4Chan vandalises Tea Party website, reveals private donors -

Ultra-right-wing lunatic circle-jerk 

The Tea Party has had its PAC website hacked by what looks like a legion of users from the notorious 4Chan image board.

Infamous for the chaotic /b/ forum, which spawns much of the internet's memes, a well-known adage around the web is '4Chan is leaking'. This time it looks like it leaked all over the Tea Party's independencehallteapartypac.com. At time of publication, the website flashed a vertical row of animated gifs of an animal appearing to rub its genitals, before redirecting to a Facebook user called "Dillon Tilly".

Reddit user kevipapo1 noticed that a full list of private donors had also been leaked and copied it to Pastebin.

Since the hack, the page also claimed the attack was from 9Gag.com - a widely mocked meme website whose members hold a vendetta against 4Chan and are constantly locked in a losing fight against it. Later it was changed to claim the attack was from Reddit.com, which itself has become a popular target for the right wing media, so many of its members are eagerly awaiting the Fox News reports. 

The full 4Chan thread can be read here but it should be considered fully not safe for work, or life, and we have no responsibility for the eye or mind bleach you may need after clicking through. 
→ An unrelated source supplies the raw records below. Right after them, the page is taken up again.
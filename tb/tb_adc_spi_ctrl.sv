// Testbench of adc_spi_ctrl (CLK_DIV = 2 and the default 4 in two
// instances).  An SPI receiver model samples mosi on the rising edges of
// sclk while cs_n is low and rebuilds each 24-bit frame; every frame must
// equal {0, address(kind, channel), 16-bit DCW} of the request sent, have
// exactly 24 rising edges, and last 49*CLK_DIV clocks from acceptance to
// cs_n rising.  Requests are offered back to back, so some wait while busy.
module tb_adc_spi_ctrl;
  import tiadc_pkg::*;
  logic clk = 1'b0, rst_n = 1'b0;
  int checks = 0, failures = 0;
  always #5 clk = ~clk;

  for (genvar g = 0; g < 2; g++) begin : g_dut
    localparam int DIV = (g == 0) ? 2 : 4;
    dcw_req_t req;
    logic req_valid = 1'b0, req_ready, busy, sclk, mosi, cs_n;
    adc_spi_ctrl #(.CLK_DIV(DIV)) dut (.clk, .rst_n, .req, .req_valid, .req_ready, .busy,
                                       .sclk, .mosi, .cs_n);
    dcw_req_t sent [$];
    int       t_acc [$];
    int       cyc = 0;
    int       nframes = 0;
    always @(posedge clk) begin
      cyc++;
      if (req_valid && req_ready) begin sent.push_back(req); t_acc.push_back(cyc); end
    end

    // receiver
    logic [31:0] sh;
    int          nb;
    always @(negedge cs_n) begin sh = 0; nb = 0; end
    always @(posedge sclk) if (!cs_n) begin sh = {sh[30:0], mosi}; nb++; end
    always @(posedge cs_n) if (rst_n) begin
      automatic dcw_req_t r = sent.pop_front();
      automatic int t0 = t_acc.pop_front();
      automatic logic [23:0] exp_f = {1'b0, 3'b001, r.kind, r.ch, 6'b0, r.value};
      checks++;
      if (nb != 24 || sh[23:0] != exp_f || (cyc - t0) != 49 * DIV) begin
        failures++;
        $display("FAIL div %0d: frame %h bits %0d exp %h, length %0d exp %0d", DIV, sh[23:0], nb, exp_f,
                 cyc - t0, 49 * DIV);
      end
      nframes++;
    end

    initial begin
      @(posedge rst_n);
      for (int i = 0; i < 40; i++) begin
        @(negedge clk);
        req.kind  = dcw_kind_e'($urandom % 3);
        req.ch    = 2'($urandom);
        req.value = DCW_W'($urandom);
        if (i == 0) req.value = '1;
        req_valid = 1'b1;
        @(posedge clk);
        while (!req_ready) @(posedge clk);
        #1 req_valid = 1'b0;
      end
      while (busy) @(posedge clk);
      repeat (4) @(posedge clk);
    end
  end

  initial begin
    repeat (3) @(posedge clk);
    rst_n <= 1'b1;
    wait (g_dut[0].nframes == 40 && g_dut[1].nframes == 40);
    repeat (5) @(posedge clk);
    $display("TB_RESULT checks=%0d failures=%0d", checks, failures);
    $finish;
  end

  initial begin
    #500000;
    failures++;
    $display("watchdog expired");
    $display("TB_RESULT checks=%0d failures=%0d", checks, failures);
    $finish;
  end
endmodule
Graham Cluley at Sophos pointed out that this seems to instead be a website set up for a regional division of the Tea Party.

Speaking to TechEye, he said that the website is still compromised and presumably under the control of hackers. "As such," Cluley said, "someone with malicious intentions could plant malware on the site which could attempt to infect visiting internet users. The website has probably had more traffic in the last several hours than its entire existence, so let's hope that graffiti is as bad as it gets rather than something more sinister."

"We aren't able to confirm the claim that the website was only protected with a password of "p9ssw0rd" but that obviously is a very poor choice if you want to secure your site," Cluley said.

"Whatever size of website you run, you should be choosing a password or passphrase that is hard to guess, unique and unlikely to be in the dictionaries of common passwords that hackers frequently use. In addition, you should make sure that your website is coded securely to avoid vulnerabilities that hackers could exploit and kept up-to-date with security patches," he said.